Most investment capital is currently focused on companies that are integrated along the value chain, enabling them to ensure quality control while they explore new technologies. As the industry matures, however, two types of investment plays will emerge. The first is a technology play: a company that solves a particular technological challenge will likely become the go-to firm for its specific step along the value chain, such as flavoring, and other companies will eagerly license its intellectual property to augment their own processes. The second is a platform play: well-funded companies or investors will build industrialized platforms for capital-intensive technologies such as extrusion.
“In the coming years, speed to parity will be a key differentiator,” says Elizabeth Gutschenritter, Cargill’s managing director, alternative protein. “And to get that, you need both technological developments and large-scale manufacturing platforms. The tech winners usually get the headlines, but the industry shouldn’t underestimate what it will take to scale manufacturing.”

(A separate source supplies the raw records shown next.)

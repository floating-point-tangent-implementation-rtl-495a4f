// tb_recip_ppa: checks the 1/(1+x) approximation. For a 23-bit fraction x
// the reference is 1/(1 + x*2^-23) in double precision. The output r is read
// as r*2^-24 when its bit of weight 1/2 is set and as exactly 1 when it is
// clear; the error must stay within MAX_ERR units of 2^-24 (a faithful
// result). Covers x = 0 (must give 1), segment edges and random values, one
// per cycle, with results exactly 9 cycles later.
module tb_recip_ppa;
  localparam int  LAT     = 9;
  localparam int  N       = 50000;
  localparam real MAX_ERR = 0.75;

  logic        clk = 1'b0, rst = 1'b1;
  logic [22:0] x = '0;
  logic [23:0] r;
  int checks = 0, failures = 0;
  real worst = 0.0;

  recip_ppa dut (.clk(clk), .rst(rst), .x(x), .r(r));
  always #5 clk = ~clk;

  initial begin
    repeat (N + 1000) @(posedge clk);
    failures++;
    $display("TB_RESULT checks=%0d failures=%0d", checks, failures);
    $finish;
  end

  real  exp_q[$];
  logic live_q[$];

  always @(posedge clk) begin
    if (!rst && live_q.size() > LAT) begin
      real e, got, err;
      logic live;
      e = exp_q.pop_front();
      live = live_q.pop_front();
      if (live) begin
        got = r[23] ? real'(r) / 16777216.0 : 1.0;
        err = (got - e) * 16777216.0;
        if (err < 0.0) err = -err;
        if (err > worst) worst = err;
        checks++;
        if (err > MAX_ERR) begin
          failures++;
          if (failures < 10) $display("FAIL expected %.9f got %.9f (r=%h)", e, got, r);
        end
      end
    end
  end

  initial begin
    logic [22:0] v;
    repeat (3) @(posedge clk);
    @(negedge clk) rst = 1'b0;
    for (int i = 0; i < LAT; i++) begin
      @(negedge clk);
      exp_q.push_back(0.0); live_q.push_back(1'b0);
    end
    for (int i = 0; i < N; i++) begin
      v = 23'($urandom);
      if (i == 0) v = 23'd0;
      if (i == 1) v = 23'h7F_FFFF;
      if (i == 2) v = 23'h00_7FFF;
      if (i == 3) v = 23'h00_8000;
      if (i % 5 == 4) v[14:0] = ($urandom % 2 == 1) ? 15'h7FFF : 15'h0;
      @(negedge clk);
      x = v;
      exp_q.push_back(1.0 / (1.0 + real'(v) / 8388608.0));
      live_q.push_back(1'b1);
    end
    repeat (LAT + 2) @(posedge clk);
    $display("worst error %0.3f units of 2^-24", worst);
    $display("TB_RESULT checks=%0d failures=%0d", checks, failures);
    $finish;
  end
endmodule
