// tan_a_lut: table of tan(a) in binary32 for the 9-bit segment a of the
// fixed-point input.
//
// Entry k holds tan(a = k * 2^-17), k = 0..511, rounded to nearest binary32 and
// computed at elaboration. Size, indexing and binary32 contents follow the published
// architecture; the read latency is a choice.
//
// Timing: a read-only memory read followed by LATENCY output registers
// (LATENCY >= 1); the entry appears LATENCY cycles after idx, one read per
// cycle.
module tan_a_lut #(
  parameter int unsigned LATENCY = 3
) (
  input  logic                 clk,
  input  logic                 rst,
  input  logic [8:0]           idx,
  output tan_fp_pkg::fp32_t    y
);
  import tan_fp_pkg::*;

  typedef logic [511:0][31:0] table_t;

  function automatic table_t gen_table();
    table_t t;
    for (int k = 0; k < 512; k++)
      t[k] = real_to_sp($tan(real'(k) / 131072.0));
    return t;
  endfunction

  localparam table_t TABLE = gen_table();

  fp32_t rd;
  assign rd = TABLE[idx];

  pipe_delay #(.WIDTH(32), .DEPTH(LATENCY)) u_pipe (
    .clk(clk), .rst(rst), .d(rd), .q(y)
  );
endmodule
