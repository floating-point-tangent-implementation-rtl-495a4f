// tb_tan_c_lut: reads every entry of tan_c_lut, one address per cycle, and
// compares it with tan(c = k/256) evaluated in double precision and rounded to
// binary32 by the testbench's own rounding. Results are expected exactly 3
// cycles after the address.
module tb_tan_c_lut;
  import tb_fp_ref_pkg::*;

  localparam int LAT = 3;

  logic        clk = 1'b0, rst = 1'b1;
  logic [8:0]  idx = '0;
  logic [31:0] y;
  int checks = 0, failures = 0;

  tan_c_lut dut (.clk(clk), .rst(rst), .idx(idx), .y(y));
  always #5 clk = ~clk;

  initial begin
    repeat (5000) @(posedge clk);
    failures++;
    $display("TB_RESULT checks=%0d failures=%0d", checks, failures);
    $finish;
  end

  initial begin
    logic [31:0] e;
    repeat (3) @(posedge clk);
    @(negedge clk) rst = 1'b0;
    for (int k = 0; k < 512 + LAT - 1; k++) begin
      if (k < 512) idx = 9'(k);
      @(posedge clk);
      #1;
      if (k >= LAT - 1) begin
        e = to_sp($tan(real'(k - LAT + 1) / 256.0));
        checks++;
        if (y !== e) begin
          failures++;
          if (failures < 10) $display("FAIL entry %0d expected %h got %h", k - LAT, e, y);
        end
      end
      @(negedge clk);
    end
    $display("TB_RESULT checks=%0d failures=%0d", checks, failures);
    $finish;
  end
endmodule
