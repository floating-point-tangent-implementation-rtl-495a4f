// tan_near_pi2_lut: table of tan(x) for the 256 binary32 values closest to
// pi/2 from below, where the main datapath loses accuracy because its
// denominator 1 - (tan(a)+b)tan(c) cancels.
//
// The window runs from NEAR_LO = 0x3FC90EDC to PI2_SP = 0x3FC90FDB (pi/2
// rounded to binary32, which lies slightly above pi/2, so its tangent is
// negative). These 256 encodings have distinct low bytes, so the low byte of
// X is the index. Entry k holds tan() of the encoding with low byte k,
// rounded to nearest binary32, computed at elaboration.
// The 256-ulp range follows the published architecture; indexing by the low
// byte and the read latency are this design's choices.
// Read-only memory with LATENCY output registers (LATENCY >= 1).
module tan_near_pi2_lut #(
  parameter int unsigned LATENCY = 3
) (
  input  logic                 clk,
  input  logic                 rst,
  input  logic [7:0]           idx,
  output tan_fp_pkg::fp32_t    y
);
  import tan_fp_pkg::*;

  typedef logic [255:0][31:0] table_t;

  function automatic table_t gen_table();
    table_t t;
    for (int k = 0; k < 256; k++)
      t[k] = real_to_sp($tan(sp_to_real(near_pi2_code(8'(k)))));
    return t;
  endfunction

  localparam table_t TABLE = gen_table();

  fp32_t rd;
  assign rd = TABLE[idx];

  pipe_delay #(.WIDTH(32), .DEPTH(LATENCY)) u_pipe (
    .clk(clk), .rst(rst), .d(rd), .q(y)
  );
endmodule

The benefits of alternative proteins are clear—lower carbon emissions, fewer concerns about the ethics and environmental consequences of intensive animal farming, as well as tasty, nutritious, and healthy food. Consumers can rest assured that they are contributing to the UN’s SDGs, while ESG-oriented investors can participate in the growth of a major new industry.
Farmers and scientists are at the heart of the transformation, providing the technological means and the quality inputs needed. Incumbent food companies and startups will refine and scale production to make alternatives tastier and less expensive, securing market share in the race to parity. Consumers will demand more enjoyable alternative proteins. Investors with the right vision and expertise can fund the transformation and participate in every step of the value chain. Together, they can benefit from a $290 billion market as they build a more sustainable food system that tastes good, too.